O roteiro é pontuado por falas secas, intimistas, humanas, amargas, inseguras de tão travadas, simbólicas, melancólicas, que apenas idealizam o ato de expor seus sentimentos e são sempre sutis ao mesmo tempo tão bonitas quanto duras, ditas por personagens reprimidos, controlados e presos numa dor imparável e emudecida, e é uma dor que só sabe destruir. A forma em que Nelly e Jhonny (Ronald Zehrfeld) se reúnem e se relacionam por meio do silencio que diz tudo que precisa ser dito e desenvolvido sobre eles dois, faz com que o simbolismo do filme vá para um caminho de hipnose incendiária mesmo.
Phoenix (2014) de Christian Petzold | À pala de WalshA direção de Petzold que já havia me deixado maravilhado em “Em Trânsito” aqui teve o mesmo efeito ou talvez tenha sido ainda maior como poucos filmes recentes conseguem. Ele administra tudo com muito foco, precisão e retidão sem tempo para gastar com firulas ou mecanismos baratos, oferecendo uma administração cinematográfica do tom que tange o filme inteiro, e organizando momentos onde os pequenos momentos revelam um impacto gigantesco só por questões de foco na câmera ou o que ela mostra. A direção de fotografia só ajuda a salientar o poder da relação e referencial do filme com o cinema clássico e o psicológico da própria Nina Hoss que não tem mais a menor ideia de quem ela realmente é o que faz com que ela seja filmada de maneira desfocada ou quase que totalmente escurecida.
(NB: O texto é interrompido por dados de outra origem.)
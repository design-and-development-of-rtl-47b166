// instr_mem: the instruction memory (IM) of the Harvard organisation, a word-
// addressed array of DEPTH 32-bit instructions. The fetch stage reads it
// combinationally at the program counter; the instruction is captured as IR in
// the IF_ID buffer at the next clock edge. A synchronous write port loads the
// program before the processor is released from reset. Addresses are word
// addresses (the PC steps by one), and only the low log2(DEPTH) bits are used.
// The depth of 1024 words is this design's choice.
module instr_mem
  import mips_pkg::*;
#(
  parameter int unsigned DEPTH = 1024
) (
  input  logic  clk,
  input  word_t addr_i,
  output word_t instr_o,
  input  logic  we_i,
  input  word_t waddr_i,
  input  word_t wdata_i
);
  localparam int unsigned AW = $clog2(DEPTH);

  word_t mem [DEPTH];

  always_ff @(posedge clk) begin
    if (we_i) mem[waddr_i[AW-1:0]] <= wdata_i;
  end

  always_comb instr_o = mem[addr_i[AW-1:0]];
endmodule
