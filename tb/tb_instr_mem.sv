// tb_instr_mem: fills the instruction memory with a pseudo-random pattern
// through the write port, then reads every word and random addresses (the
// upper address bits must be ignored) back through the fetch port.
module tb_instr_mem;
  import mips_pkg::*;
  localparam int DEPTH = 1024;
  logic clk = 0, we = 0;
  word_t addr = '0, instr, waddr = '0, wdata = '0;
  int checks = 0, failures = 0;

  instr_mem dut (.clk, .addr_i(addr), .instr_o(instr), .we_i(we),
                                  .waddr_i(waddr), .wdata_i(wdata));

  always #5 clk = ~clk;

  initial begin
    repeat (100000) @(posedge clk);
    failures++;
    $display("TB_RESULT checks=%0d failures=%0d", checks, failures);
    $finish;
  end

  function automatic word_t pattern(input int i);
    return word_t'(i) * 32'h9e37_79b9 ^ 32'h5a5a_0f0f;
  endfunction

  initial begin
    for (int i = 0; i < DEPTH; i++) begin
      @(negedge clk); we = 1; waddr = word_t'(i); wdata = pattern(i);
    end
    @(negedge clk); we = 0;
    for (int i = 0; i < DEPTH; i++) begin
      addr = word_t'(i); #1;
      checks++;
      if (instr !== pattern(i)) begin failures++; $display("FAIL [%0d] = %h", i, instr); end
    end
    for (int n = 0; n < 1000; n++) begin
      addr = $urandom; #1;
      checks++;
      if (instr !== pattern(int'(addr % DEPTH))) begin
        failures++; $display("FAIL addr %h = %h", addr, instr);
      end
    end
    $display("TB_RESULT checks=%0d failures=%0d", checks, failures);
    $finish;
  end
endmodule
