// pipe_reg: one pipeline buffer (IF_ID, ID_EX, EX_MEM or MEM_WB). On each
// rising edge it captures the bundle T produced by the stage before it,
// unless hold_i keeps the current contents (a stall) or flush_i loads the
// empty bundle BUBBLE (a squashed instruction or an inserted bubble). Flush
// wins over hold. Reset loads BUBBLE. The bundle types are the structs of
// mips_pkg; every one has a valid bit that is 0 in BUBBLE, which is what
// stops a squashed instruction from writing the register file or memory.
module pipe_reg #(
  parameter type T      = logic [31:0],
  parameter T    BUBBLE = '0
) (
  input  logic clk,
  input  logic rst,
  input  logic hold_i,
  input  logic flush_i,
  input  T     d_i,
  output T     q_o
);
  always_ff @(posedge clk) begin
    if (rst || flush_i) q_o <= BUBBLE;
    else if (!hold_i)   q_o <= d_i;
  end
endmodule
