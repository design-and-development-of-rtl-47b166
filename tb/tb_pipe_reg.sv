// tb_pipe_reg: a pipeline buffer carrying an EX_MEM bundle, driven with random
// data and random hold/flush; the output must follow the rule
// reset or flush -> bubble, else hold -> keep, else -> capture.
module tb_pipe_reg;
  import mips_pkg::*;
  logic clk = 0, rst = 1, hold = 0, flush = 0;
  ex_mem_t d, q, model;
  int checks = 0, failures = 0, n_hold = 0, n_flush = 0;

  pipe_reg #(.T(ex_mem_t)) dut (.clk, .rst, .hold_i(hold), .flush_i(flush), .d_i(d), .q_o(q));

  always #5 clk = ~clk;

  initial begin
    repeat (100000) @(posedge clk);
    failures++;
    $display("TB_RESULT checks=%0d failures=%0d", checks, failures);
    $finish;
  end

  initial begin
    d = '0;
    @(negedge clk); @(negedge clk);
    checks++;
    if (q !== '0) begin failures++; $display("FAIL reset"); end
    rst = 0;
    model = '0;
    for (int n = 0; n < 5000; n++) begin
      @(negedge clk);
      d = {$urandom, $urandom, $urandom, $urandom};
      hold  = $urandom_range(0, 3) == 0;
      flush = $urandom_range(0, 4) == 0;
      n_hold += int'(hold); n_flush += int'(flush);
      @(posedge clk);
      if (flush) model = '0;
      else if (!hold) model = d;
      #1;
      checks++;
      if (q !== model) begin
        failures++;
        if (failures < 10) $display("FAIL hold=%b flush=%b q=%h exp=%h", hold, flush, q, model);
      end
    end
    checks++;
    if (n_hold == 0 || n_flush == 0) failures++;
    $display("TB_RESULT checks=%0d failures=%0d", checks, failures);
    $finish;
  end
endmodule
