// register_bank: the 32 x 32-bit general register file. The decode stage reads
// two source registers (rs, rt) while the write-back stage writes the
// destination of an older instruction in the same cycle. A write and a read
// of the same register in one cycle return the new value (write-through), so
// an instruction decoded while its producer is in write-back sees the result;
// this stands in for writing in the first half of the cycle and reading in the
// second. Register 0 always reads as zero and ignores writes, as in MIPS. A
// third read port (dbg_*) lets a host or testbench inspect any register.
// Reads are combinational; the write happens on the rising clock edge.
// Synchronous active-high reset clears every register.
module register_bank
  import mips_pkg::*;
#(
  parameter int unsigned NREGS = 32
) (
  input  logic     clk,
  input  logic     rst,
  input  reg_idx_t rs_i,
  input  reg_idx_t rt_i,
  output word_t    rs_data_o,
  output word_t    rt_data_o,
  input  logic     we_i,
  input  reg_idx_t wa_i,
  input  word_t    wd_i,
  input  reg_idx_t dbg_addr_i,
  output word_t    dbg_data_o
);
  word_t regs [NREGS];

  always_ff @(posedge clk) begin
    if (rst) begin
      for (int i = 0; i < int'(NREGS); i++) regs[i] <= '0;
    end else if (we_i && wa_i != '0) begin
      regs[wa_i] <= wd_i;
    end
  end

  function automatic word_t rd(input reg_idx_t a);
    if (a == '0)                 return '0;
    if (we_i && a == wa_i)       return wd_i;
    return regs[a];
  endfunction

  always_comb begin
    rs_data_o  = rd(rs_i);
    rt_data_o  = rd(rt_i);
    dbg_data_o = (dbg_addr_i == '0) ? '0 : regs[dbg_addr_i];
  end
endmodule
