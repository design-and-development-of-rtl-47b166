// tb_register_bank: random writes and reads against an array model. Checks
// that reset clears every register, register 0 stays zero, a read in the
// same cycle as a write to that register returns the new value, and the
// debug port shows the stored contents.
module tb_register_bank;
  import mips_pkg::*;
  logic clk = 0, rst = 1, we = 0;
  reg_idx_t rs = '0, rt = '0, wa = '0, dbg = '0;
  word_t rs_d, rt_d, wd = '0, dbg_d;
  word_t model [32];
  int checks = 0, failures = 0;

  register_bank dut (.clk, .rst, .rs_i(rs), .rt_i(rt), .rs_data_o(rs_d), .rt_data_o(rt_d),
                     .we_i(we), .wa_i(wa), .wd_i(wd), .dbg_addr_i(dbg), .dbg_data_o(dbg_d));

  always #5 clk = ~clk;

  initial begin
    repeat (100000) @(posedge clk);
    failures++;
    $display("TB_RESULT checks=%0d failures=%0d", checks, failures);
    $finish;
  end

  task automatic check(input bit ok, input string what);
    checks++;
    if (!ok) begin failures++; if (failures < 20) $display("FAIL %s", what); end
  endtask

  initial begin
    foreach (model[i]) model[i] = '0;
    @(negedge clk); @(negedge clk);
    rst = 0;
    for (int i = 0; i < 32; i++) begin
      dbg = reg_idx_t'(i); #1 check(dbg_d == 0, $sformatf("reset R%0d", i));
    end
    for (int n = 0; n < 5000; n++) begin
      @(negedge clk);
      we = ($urandom_range(0, 3) != 0);
      wa = reg_idx_t'($urandom);
      wd = $urandom;
      rs = ($urandom_range(0, 3) == 0) ? wa : reg_idx_t'($urandom);
      rt = reg_idx_t'($urandom);
      dbg = reg_idx_t'($urandom);
      #1;
      // expected: old contents, except a same-cycle write to a nonzero register
      check(rs_d == ((rs == 0) ? 0 : (we && rs == wa) ? wd : model[rs]),
            $sformatf("rs R%0d = %h", rs, rs_d));
      check(rt_d == ((rt == 0) ? 0 : (we && rt == wa) ? wd : model[rt]),
            $sformatf("rt R%0d = %h", rt, rt_d));
      check(dbg_d == model[dbg], $sformatf("dbg R%0d = %h", dbg, dbg_d));
      @(posedge clk);
      if (we && wa != 0) model[wa] = wd;
    end
    @(negedge clk);
    we = 0;
    for (int i = 0; i < 32; i++) begin
      rs = reg_idx_t'(i); #1 check(rs_d == model[i], $sformatf("final R%0d", i));
    end
    rst = 1; @(negedge clk); rst = 0;
    for (int i = 0; i < 32; i++) begin
      rt = reg_idx_t'(i); #1 check(rt_d == 0, $sformatf("second reset R%0d", i));
    end
    $display("TB_RESULT checks=%0d failures=%0d", checks, failures);
    $finish;
  end
endmodule
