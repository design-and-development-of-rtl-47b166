// sign_extend: widens the 16-bit immediate field of an I-type instruction to a
// full data word by copying its most significant bit into every upper bit, so
// that negative offsets (for example the -4 of a backward branch) keep their
// value. Purely combinational; sits in the decode stage.
//   imm_i : immediate field, IN_W bits (instruction bits [15:0])
//   ext_o : OUT_W-bit two's-complement value
// The widths 16 and 32 are the instruction-set widths; the replication of the
// MSB is how the method is described for this processor.
module sign_extend #(
  parameter int unsigned IN_W  = 16,
  parameter int unsigned OUT_W = 32
) (
  input  logic [IN_W-1:0]  imm_i,
  output logic [OUT_W-1:0] ext_o
);
  always_comb ext_o = {{(OUT_W-IN_W){imm_i[IN_W-1]}}, imm_i};
endmodule
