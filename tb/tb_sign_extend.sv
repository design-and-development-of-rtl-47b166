// tb_sign_extend: drives all 65536 immediates through sign_extend and compares
// with the integer value of the 16-bit two's-complement field.
module tb_sign_extend;
  logic [15:0] imm;
  logic [31:0] ext;
  int checks = 0, failures = 0;

  sign_extend dut (.imm_i(imm), .ext_o(ext));

  initial begin
    #100000000;
    failures++;
    $display("TB_RESULT checks=%0d failures=%0d", checks, failures);
    $finish;
  end

  initial begin
    for (int v = 0; v < 65536; v++) begin
      int expected;
      expected = (v >= 32768) ? v - 65536 : v;
      imm = 16'(v);
      #1;
      checks++;
      if (ext !== 32'(expected)) begin
        failures++;
        if (failures < 10) $display("FAIL imm=%h ext=%h", imm, ext);
      end
    end
    $display("TB_RESULT checks=%0d failures=%0d", checks, failures);
    $finish;
  end
endmodule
Sua personagem é o reflexo de muitas coisas: não apenas da dor do povo judeu invisibilizado, traumatizado, cheio de cicatrizes, sem identidade, sem referências e tendo que viver o agora e reconstruir tudo do zero inclusive o seu passado garantindo as suas heranças e origens de quem são depois de cruzarem com o mal, mas também carregando o peso de ter a sua vida marcada, desfigurada e negada pela história. Pelo mal supremo da história. Ao mesmo tempo na sua relação com o seu marido o filme também fala da culpa que a Alemanha carrega, a vergonha, a magoa eterno e o peso dela.

Nina Hoss realmente brilha como as chamas de um incêndio numa interpretação que é a manifestação mais plena do filme todo. Toda a sua transformação ou revisão pessoal está no seu olhar, no seu silencio, na sua postura, ela é uma deusa. Seu poder leva a uma cena final tão poderosa, mas tão poderosa que nem pode ser traduzida com palavras. Seu silencio apenas arde e continuará ardendo para sempre.